Skin biopsy is the removal of a small piece of tissue under local anesthesia from a lesion suspected of being malignant or from other dermatoses. One of three techniques may be used: shave biopsy, punch biopsy, or excisional biopsy. Shave biopsy uses a scalpel to slice a superficial specimen from the site. Punch biopsy removes an oval core from the center of a lesion down to the dermis or subcutaneous tissue. Excisional biopsy removes the entire lesion with a small border of normal skin.

Lesions suspected of being malignant usually have changed color, size, or appearance or fail to heal properly after injury. Fully developed lesions should be selected for biopsy whenever possible because they provide more diagnostic information than lesions that are resolving or in early developing stages.


  • To provide differential diagnosis among basal cell carcinoma, squamous cell carcinoma, malignant melanoma, and benigngrowths.
  • To diagnose chronic bacterial or fungal skin infections

Patient preparation

  • Explain to the patient that the biopsy provides a specimen for microscopic study.
  • Describe the procedure to the patient, and answer any questions.
  • Inform him that he needn't restrict food or fluids.
  • Tell him who will perform the procedure and where.
  • Have the patient or an appropriate family member sign an informed consent form.
  • Check the patient's history for hypersensitivity to the local anesthetic.

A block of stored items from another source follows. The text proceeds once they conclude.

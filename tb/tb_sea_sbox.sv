// tb_sea_sbox: self-checking test of the bit-sliced S-box layer.
//
// First every 3-bit input value is applied at every bit position of every
// group (the output must match the table S = {0,5,6,7,4,3,1,2}), then random
// words are compared with the reference model. Sizes: 3 words of 8 bits and
// 6 words of 4 bits.
module tb_sea_sbox;
  import sea_ref_pkg::*;

  int checks = 0, failures = 0;
  logic clk = 0;
  always #5 clk = ~clk;

  logic [23:0] x8, y8, x4, y4;

  sea_sbox #(.NW(3), .B(8)) dut8 (.x(x8), .y(y8));
  sea_sbox #(.NW(6), .B(4)) dut4 (.x(x4), .y(y4));

  task automatic check();
    #1;
    checks += 2;
    if (y8 !== 24'(ref_sbox(half_t'(x8), 48, 8))) begin
      failures++;
      $display("FAIL b=8 x=%h got=%h", x8, y8);
    end
    if (y4 !== 24'(ref_sbox(half_t'(x4), 48, 4))) begin
      failures++;
      $display("FAIL b=4 x=%h got=%h", x4, y4);
    end
  endtask

  initial begin
    // Table check: value v at bit position j of the single 8-bit group.
    for (int v = 0; v < 8; v++)
      for (int j = 0; j < 8; j++) begin
        logic [2:0] s;
        x8 = '0;
        x8[j] = v[0]; x8[8+j] = v[1]; x8[16+j] = v[2];
        x4 = '0;
        #1;
        s = {y8[16+j], y8[8+j], y8[j]};
        checks++;
        if (s !== SBOX[v]) begin
          failures++;
          $display("FAIL table v=%0d bit=%0d got=%0d", v, j, s);
        end
      end
    repeat (500) begin
      x8 = 24'($urandom()); x4 = 24'($urandom());
      check();
    end
    $display("TB_RESULT checks=%0d failures=%0d", checks, failures);
    $finish;
  end

  initial begin
    repeat (100000) @(posedge clk);
    failures++;
    $display("watchdog expired");
    $display("TB_RESULT checks=%0d failures=%0d", checks, failures);
    $finish;
  end
endmodule
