// sea_word_add: word-wise modular addition of two nb-word vectors.
//
// Each b-bit word of `a` is added to the word of the same index in `b_in`
// modulo 2^b; carries never cross a word boundary. This is the "+" of the SEA
// round functions (data round: R + K, key round: KR + C(i)). Purely
// combinational, no latency.
//
// Parameters: NW words of B bits each. Word 0 sits in the least significant B
// bits.
module sea_word_add #(
  parameter int unsigned NW = 3,
  parameter int unsigned B  = 8
) (
  input  logic [NW*B-1:0] a,
  input  logic [NW*B-1:0] b_in,
  output logic [NW*B-1:0] sum
);

  for (genvar w = 0; w < NW; w++) begin : g_word
    assign sum[w*B +: B] = a[w*B +: B] + b_in[w*B +: B];
  end

endmodule
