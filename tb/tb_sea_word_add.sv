// tb_sea_word_add: self-checking test of the word-wise modular adder.
//
// Two instances (3 words of 8 bits, 6 words of 4 bits) get random operands
// plus carry-heavy corner cases; each sum is compared with the reference
// model's word-by-word addition, which must drop every carry out of a word.
module tb_sea_word_add;
  import sea_ref_pkg::*;

  int checks = 0, failures = 0;
  logic clk = 0;
  always #5 clk = ~clk;

  logic [23:0] a8, b8, s8;
  logic [23:0] a4, b4, s4;

  sea_word_add #(.NW(3), .B(8)) dut8 (.a(a8), .b_in(b8), .sum(s8));
  sea_word_add #(.NW(6), .B(4)) dut4 (.a(a4), .b_in(b4), .sum(s4));

  task automatic check();
    #1;
    checks += 2;
    if (s8 !== 24'(ref_add(half_t'(a8), half_t'(b8), 48, 8))) begin
      failures++;
      $display("FAIL b=8 a=%h b=%h got=%h", a8, b8, s8);
    end
    if (s4 !== 24'(ref_add(half_t'(a4), half_t'(b4), 48, 4))) begin
      failures++;
      $display("FAIL b=4 a=%h b=%h got=%h", a4, b4, s4);
    end
  endtask

  initial begin
    a8 = '1; b8 = 24'h010101; a4 = '1; b4 = 24'h111111; check();
    a8 = 24'h80ff7f; b8 = 24'h80017f; a4 = 24'h8f7f8f; b4 = 24'h818f81; check();
    repeat (500) begin
      a8 = 24'($urandom()); b8 = 24'($urandom());
      a4 = 24'($urandom()); b4 = 24'($urandom());
      check();
    end
    $display("TB_RESULT checks=%0d failures=%0d", checks, failures);
    $finish;
  end

  initial begin
    repeat (100000) @(posedge clk);
    failures++;
    $display("watchdog expired");
    $display("TB_RESULT checks=%0d failures=%0d", checks, failures);
    $finish;
  end
endmodule
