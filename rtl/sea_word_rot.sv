// sea_word_rot: the SEA word rotation R (or its inverse), a fixed permutation.
//
// R moves word i to position i+1 and the most significant word to position 0,
// i.e. the n/2-bit half is rotated towards its most significant end by one
// word. With INVERSE = 1 the rotation goes the other way (R^-1, used by the
// decryption round). Combinational.
//
// Parameters: NW words of B bits each; INVERSE selects R^-1.
module sea_word_rot #(
  parameter int unsigned NW      = 3,
  parameter int unsigned B       = 8,
  parameter bit          INVERSE = 1'b0
) (
  input  logic [NW*B-1:0] x,
  output logic [NW*B-1:0] y
);

  if (INVERSE) begin : g_inv
    assign y = {x[B-1:0], x[NW*B-1:B]};
  end else begin : g_fwd
    assign y = {x[(NW-1)*B-1:0], x[NW*B-1 -: B]};
  end

endmodule
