// sea_data_round: one SEA Feistel data round, encryption (FE) or decryption (FD).
//
// With F(R, K) = r(S(R + K)) (word-wise addition mod 2^b, S-box layer, bit
// rotation):
//   encryption FE:  L' = R,  R' = R(L) ^ F(R, K)
//   decryption FD:  L' = R,  R' = R^-1(L ^ F(R, K))
// where R / R^-1 is the word rotation. FD undoes FE once the halves are
// exchanged, so one datapath with a two-way select at the output serves both
// directions; the select between the two is this design's choice of sharing.
// Combinational: the core registers L and R and applies one round per clock.
//
// Parameters: N is the block size n (a multiple of 6*B), B the word size b.
module sea_data_round #(
  parameter int unsigned N = 48,
  parameter int unsigned B = 8
) (
  input  logic [N/2-1:0] l,        // left half L_{i-1}
  input  logic [N/2-1:0] r,        // right half R_{i-1}
  input  logic [N/2-1:0] k,        // round key (KR or KL half of the key state)
  input  logic           decrypt,  // 1: FD, 0: FE
  output logic [N/2-1:0] l_next,
  output logic [N/2-1:0] r_next
);

  localparam int unsigned NW = N / (2 * B);

  logic [N/2-1:0] sum, sub, f, l_rot, mix, mix_rot;

  sea_word_add #(.NW(NW), .B(B)) u_add (.a(r), .b_in(k), .sum(sum));
  sea_sbox     #(.NW(NW), .B(B)) u_sbox(.x(sum), .y(sub));
  sea_bit_rot  #(.NW(NW), .B(B)) u_brot(.x(sub), .y(f));

  // Encryption rotates L before the XOR, decryption rotates back after it.
  sea_word_rot #(.NW(NW), .B(B), .INVERSE(1'b0)) u_rot_l  (.x(l),   .y(l_rot));
  sea_word_rot #(.NW(NW), .B(B), .INVERSE(1'b1)) u_rot_inv(.x(mix), .y(mix_rot));

  assign mix = l ^ f;

  always_comb begin
    l_next = r;
    r_next = decrypt ? mix_rot : (l_rot ^ f);
  end

endmodule
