// tb_sea_data_round: self-checking test of the data round (FE and FD).
//
// Random halves and round keys are applied in both modes and compared with
// the reference model's FE and FD. A second instance, wired to the outputs
// of the first with the halves exchanged, runs FD after FE: it must give the
// original halves back (exchanged), which checks that the two modes invert
// each other. Sizes: SEA_{48,8} and SEA_{96,8}.
module tb_sea_data_round;
  import sea_ref_pkg::*;

  int checks = 0, failures = 0;
  logic clk = 0;
  always #5 clk = ~clk;

  logic [23:0] l, r, k, ln, rn, l2, r2;
  logic        dec;
  logic [47:0] bl, br, bk, bln, brn;
  logic        bdec;

  sea_data_round #(.N(48), .B(8)) dut (
    .l(l), .r(r), .k(k), .decrypt(dec), .l_next(ln), .r_next(rn));
  // FD applied to the exchanged output of dut, with the same key.
  sea_data_round #(.N(48), .B(8)) dut_inv (
    .l(rn), .r(ln), .k(k), .decrypt(1'b1), .l_next(l2), .r_next(r2));
  sea_data_round #(.N(96), .B(8)) dut96 (
    .l(bl), .r(br), .k(bk), .decrypt(bdec), .l_next(bln), .r_next(brn));

  initial begin
    repeat (400) begin
      half_t el, er, fl, fr;
      l = 24'($urandom()); r = 24'($urandom()); k = 24'($urandom());
      dec = 1'($urandom());
      bl = {16'($urandom()), 32'($urandom())};
      br = {16'($urandom()), 32'($urandom())};
      bk = {16'($urandom()), 32'($urandom())};
      bdec = 1'($urandom());
      #1;
      el = half_t'(l); er = half_t'(r);
      if (dec) ref_fd(el, er, half_t'(k), 48, 8);
      else     ref_fe(el, er, half_t'(k), 48, 8);
      checks++;
      if ({ln, rn} !== {24'(el), 24'(er)}) begin
        failures++;
        $display("FAIL n=48 dec=%0d l=%h r=%h k=%h got=%h_%h exp=%h_%h",
                 dec, l, r, k, ln, rn, 24'(el), 24'(er));
      end
      if (!dec) begin
        checks++;
        if ({l2, r2} !== {r, l}) begin
          failures++;
          $display("FAIL FD(FE) l=%h r=%h k=%h got=%h_%h", l, r, k, l2, r2);
        end
      end
      fl = half_t'(bl); fr = half_t'(br);
      if (bdec) ref_fd(fl, fr, half_t'(bk), 96, 8);
      else      ref_fe(fl, fr, half_t'(bk), 96, 8);
      checks++;
      if ({bln, brn} !== {48'(fl), 48'(fr)}) begin
        failures++;
        $display("FAIL n=96 dec=%0d", bdec);
      end
    end
    $display("TB_RESULT checks=%0d failures=%0d", checks, failures);
    $finish;
  end

  initial begin
    repeat (100000) @(posedge clk);
    failures++;
    $display("watchdog expired");
    $display("TB_RESULT checks=%0d failures=%0d", checks, failures);
    $finish;
  end
endmodule
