# 8x8 approximate multiplier built from 2-bit LUT adders

An 8x8 unsigned multiplier forms eight shifted partial-product rows. Here those
rows are summed by 16-bit adders that are only approximately correct. The
adders are made for FPGA fabric. A 6-input LUT can hold two 5-input functions,
so a 2-bit adder fits in one LUT. The low bits of each adder are handled by
such small approximate 2-bit adders, or are not computed at all. The high bits
are added exactly on the dedicated carry chain. The carry chain is therefore
short, and only the low-order bits of the product are wrong. For error-tolerant
work such as image or audio processing, this trades a bounded error for less
area, power and delay.

Two adder styles are provided, and the top level holds one multiplier built
from each:

* **LEADx** (low error, area efficient). Combinational. Small saturating
  2-bit adders handle the lowest bits, so the error stays small.
* **APEx** (area and power efficient). The low 8 sum bits are the constant 1.
  Operands and results are registered, so the multiplier becomes a 6-stage
  pipeline.

## The 2-bit LUT adders

Both small adders have five inputs and two outputs. Each fits in one 6-input
LUT.

| module | inputs | outputs | function |
|---|---|---|---|
| `aad2` (AAd2) | `a[1:0]`, `b[1:0]`, `ci` | `s[1:0]` | `min(a + b + ci, 3)`: saturates and never produces a carry |
| `aad1` (AAd1) | `a[1:0]`, `b[1:0]`, `ci` | `s[1:0]`, `co` | exact `a + b + ci`; `co` is the carry into the accurate part |

Saturation is the main idea behind AAd2. An overflowing pair gives 3 instead of
wrapping to a small value. The result is never far off, and no carry leaves the
pair. AAd1's `ci` is a predicted carry, not a rippled one: `a[1] & b[1]` of the
bit pair below. The same prediction can be computed inside the first accurate
LUT.

## LEADx, 16 bits (`leadx16`, `leadx8`)

`leadx16` is two 8-bit LEADx units in cascade. Each unit (`leadx8`) maps its
bits as follows:

| bits of the unit | logic | carry in | carry out |
|---|---|---|---|
| 1:0 | `aad2` | the carry out of the unit below (0 for the low unit) | none (saturates) |
| 3:2 | `aad1` | predicted: `a[1] & b[1]` | into bit 4 |
| 7:4 | `carry_chain_adder`, W=4 | from `aad1` | the unit's `cout` |

In the whole 16-bit adder, the exact carry paths are bits 2..7 and 10..15. The
low unit's carry out reaches bits 9:8, because it is the fifth input of the
high unit's AAd2. It goes no further: AAd2 saturates instead of passing it on.
The port list is `a[15:0]`, `b[15:0]`, `s[15:0]` and `cout`. There is no carry
input and no clock.

The result differs from the exact sum in two ways:
* An AAd2 pair that overflows gives 3. The exact result would wrap and carry.
* The carry into bit 2 (or 10) is guessed from `a[1] & b[1]`. A carry caused
  by bit 0, or by the incoming carry, is lost. A carry that is guessed
  correctly also counts once more through AAd2's saturation, so the result can
  be slightly too high as well as too low.

## APEx, 16 bits (`apex16`)

```
a,b ──► [input regs] ──► s[7:0]  = 8'hFF (constant, no logic)
                    └──► s[15:8] = a[15:8] + b[15:8] + c_pred  (carry chain)
                         c_pred  = carry of a[7:6] + b[7:6]
                                          ──► [output regs] ──► s, cout
```

* Timing: a result is on `s`/`cout` two rising edges after its operands are
  presented. A new pair can be presented every cycle.
* Reset: `rst_n` is an active-low synchronous reset. It clears both register
  stages, so the outputs read 0.
* Right after reset, the cleared input register gives `0x00FF` one edge later.
* `APPROX_BITS` (default 8) sets how many low bits are constant.

## The accurate part (`carry_chain_adder`)

Each bit has one LUT, which forms `p = a ^ b`. A 2:1 mux per bit forms the
carry, as the FPGA carry chain does. When `p` is 1 the mux passes the incoming
carry; otherwise it passes `a`, which then equals `b`. The sum bit is
`p ^ carry_in`. The result is an exact W-bit adder.

## The multiplier (`approx_mult8`, `pp_gen`, `approx_add16`)

* `pp_gen` makes row i: `a` if `b[i]` is set, else 0, shifted left by i, in 16
  bits.
* Seven 16-bit adders sum the rows in a balanced tree:
  `(r0+r1)`, `(r2+r3)`, `(r4+r5)`, `(r6+r7)`, then pairs of those, then the
  final sum.
* `approx_add16` picks the adder kind from `ADDER`, which is `ADDER_LEADX` or
  `ADDER_APEX`, defined in `approx_pkg`.
* Adder carry outs are dropped, so the product is the 16-bit sum.

The handshake is `in_valid`/`out_valid`, with no back-pressure:
* LEADx: the multiplier is combinational and `out_valid = in_valid`.
* APEx: every tree level adds two register stages. Product and `out_valid`
  follow the operands by **6 cycles**, and one operation can start per cycle.

`approx_mult_top` places a LEADx multiplier (`lx_*` ports) and an APEx
multiplier (`ax_*` ports) side by side. They share only `clk` and `rst_n`.

### Accuracy over all 65536 operand pairs

| multiplier | exact products | mean absolute error |
|---|---|---|
| LEADx | 24271 (37%) | 283 |
| APEx | 0 | 663 |

APEx is never exact because bits 7:0 of the product are always `0xFF`. Its
error is bounded, but it is intended for cases where the low byte does not
matter. For the 16-bit LEADx adder alone, about a third of random operand pairs
give the exact sum.

## What follows the source architecture and what is chosen here

These points follow the published LEADx/APEx multiplier:
* an 8x8 multiplier whose partial products are reduced by 16-bit LEADx or APEx
  adders;
* LEADx made of two 8-bit units, each with a 4-bit approximate part (AAd2 and
  AAd1) and a 4-bit accurate ripple-carry part;
* APEx with its 8 low bits forced to 1, 8 accurate bits on the carry chain, and
  input and output registers that reset clears;
* 5-input/2-output 2-bit LUT adders.

These points are choices made here, because the description does not fix them:
* The AAd2 truth table is chosen as a saturating add.
* The AAd1 carry prediction is `a[1] & b[1]`.
* The APEx carry into the accurate byte is predicted from bits 7:6.
* In LEADx, the low unit's carry enters the high unit's AAd2. The description
  also calls the second 8-bit unit idle, "master-slave". The cascade was
  chosen because it matches the reported I/O count of the adder (49 signals)
  and its critical path, which runs from an operand bit 2 to sum bit 8.
* The reset is active-low and synchronous.
* The tree order of the reduction is a balanced tree.
* The `in_valid`/`out_valid` handshake is added here.
* Operands are unsigned.

The FPGA area, power and delay figures reported for the original designs
(LUT counts, watts, ns) are not reproduced here: this RTL is
technology-independent.

## Files

| file | content |
|---|---|
| `rtl/approx_pkg.sv` | adder-kind enum, widths, APEx latency |
| `rtl/aad2.sv`, `rtl/aad1.sv` | the 2-bit LUT adders |
| `rtl/carry_chain_adder.sv` | exact LUT + mux carry-chain adder |
| `rtl/leadx8.sv`, `rtl/leadx16.sv` | LEADx unit and 16-bit adder |
| `rtl/apex16.sv` | pipelined 16-bit APEx adder |
| `rtl/pp_gen.sv`, `rtl/approx_add16.sv`, `rtl/approx_mult8.sv` | multiplier |
| `rtl/approx_mult_top.sv` | top level |
| `tb/approx_ref_pkg.sv` | reference models: plain integer arithmetic, no shared code with the RTL |
| `tb/tb_<module>.sv` | one self-checking testbench per module |

Each testbench prints `TB_RESULT checks=<n> failures=<n>`. What they cover:
* The 2-bit adders, the 8-bit carry-chain adder, `leadx8`, `pp_gen` and the
  multipliers are checked exhaustively.
* `leadx16` and `apex16` are checked with corner cases and random operands.
* `tb_approx_mult_top` runs the top at its default parameters. It sends all
  65536 pairs through both multipliers.
  * APEx operands arrive with random idle cycles, and each product must arrive
    exactly 6 cycles after issue.
  * A reset is applied while operations are in flight.
  * The test counts AAd2 saturation, carries between the LEADx units,
    predicted and lost carries, and the APEx carry prediction. Each must occur
    at least once.

## Simulating

Verilator 5 is enough. For the end-to-end test:

```
verilator --binary --timing -Irtl -Itb -y rtl -y tb \
  rtl/approx_pkg.sv tb/approx_ref_pkg.sv tb/tb_approx_mult_top.sv \
  --top-module tb_approx_mult_top -o sim
./obj_dir/sim
```

For any other testbench, replace `tb_approx_mult_top` with its name. Every
testbench finishes in well under a second.

Places to make changes:
* To change the AAd2 approximation, edit `aad2.sv` and `ref_aad2` in
  `tb/approx_ref_pkg.sv` together.
* `APPROX_BITS` in `apex16` moves the APEx split. It must be at least 2.
  Update `ref_apex16` to match.
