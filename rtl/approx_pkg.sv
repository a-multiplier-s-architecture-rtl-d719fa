// approx_pkg: types and constants shared by the approximate-adder multiplier.
//
// The multiplier reduces its partial products with 16-bit approximate adders of
// one of two kinds: LEADx (low error, area efficient; purely combinational) or
// APEx (area and power efficient; registered inputs and outputs). The enum below
// selects the kind; the widths are those of the 8x8 multiplier and its 16-bit
// adders.
package approx_pkg;

  typedef enum logic [0:0] {
    ADDER_LEADX = 1'b0,  // combinational LEADx adders, multiplier latency 0
    ADDER_APEX  = 1'b1   // registered APEx adders, 2 cycles per adder level
  } adder_kind_e;

  localparam int unsigned MUL_W = 8;          // operand width of the multiplier
  localparam int unsigned ADD_W = 2 * MUL_W;  // width of the reduction adders

  // Latency of one APEx adder: input register plus output register.
  localparam int unsigned APEX_LATENCY = 2;

endpackage
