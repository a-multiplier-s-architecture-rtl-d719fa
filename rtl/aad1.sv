// aad1: 2-bit LUT adder (AAd1) for the two most significant bits of an
// approximate part, together with the carry it hands to the accurate part.
//
// It adds two 2-bit operands and a predicted carry-in exactly: s is the 2-bit
// sum and co its carry out. The carry-in is not the true ripple carry from the
// bits below but a prediction supplied by the instantiating adder. co is the
// carry that the first LUT of the accurate part computes from the same inputs,
// so the approximate and accurate parts agree on it.
//
// The document gives AAd1 as a 2-bit LUT adder whose inputs are those of the
// first accurate LUT; the exact sum and the carry prediction are this design's
// choices.
//
// Ports: a, b (2 bits), ci (1 bit) -> s (2 bits), co (1 bit). Combinational.
module aad1 (
  input  logic [1:0] a,
  input  logic [1:0] b,
  input  logic       ci,
  output logic [1:0] s,
  output logic       co
);

  always_comb begin
    {co, s} = {1'b0, a} + {1'b0, b} + {2'b00, ci};
  end

endmodule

Procedure and posttest care

  • Position the patient comfortably, and clean the biopsy site before the local anesthetic is administered.

Shave biopsy

  • The protruding growth is cut off at the skin line with a #15 scalpel and the tissue is placed immediately in a properly labeled specimen bottle containing 10% formaldehyde solution.
  • Apply pressure to the area to stop the bleeding.

Punch biopsy

  • The skin surrounding the lesion is pulled taut, and the punch is firmly introduced into the lesion and rotated to obtain a tissue specimen. The plug is lifted with forceps or a needle and severed as deeply into the fat layer as possible.
  • The specimen is placed in a properly labeled specimen bottle containing
    10% formaldehyde solution or in a sterile container, if indicated.
  • Closing the wound depends on the size of the punch: A 3-mm punch requires only an adhesive bandage, a 4-mm punch requires one suture, and a 6-mm punch requires two sutures.

Excisional biopsy

  • A #15 scalpel is used to excise the entire lesion; the elliptical incision is made as wide and as deep as necessary and includes a margin of apparently normal skin.
  • The tissue specimen is removed and placed immediately in a properly labeled specimen bottle containing 10% formaldehyde solution.
  • Apply pressure to the site to stop the bleeding.
  • The wound is closed using 4-0 suture. If the incision is large, skin graft may be required.

All procedures

  • Check the biopsy site for bleeding.
  • If the patient experiences pain, administer an analgesic.
  • Advise the patient with sutures to keep the area as clean and dry as possible. Facial sutures are removed in 3 to 5 days; trunk sutures, in 7 to 14 days. Tell the patient with adhesive strips to leave them in place for 14 to 21 days.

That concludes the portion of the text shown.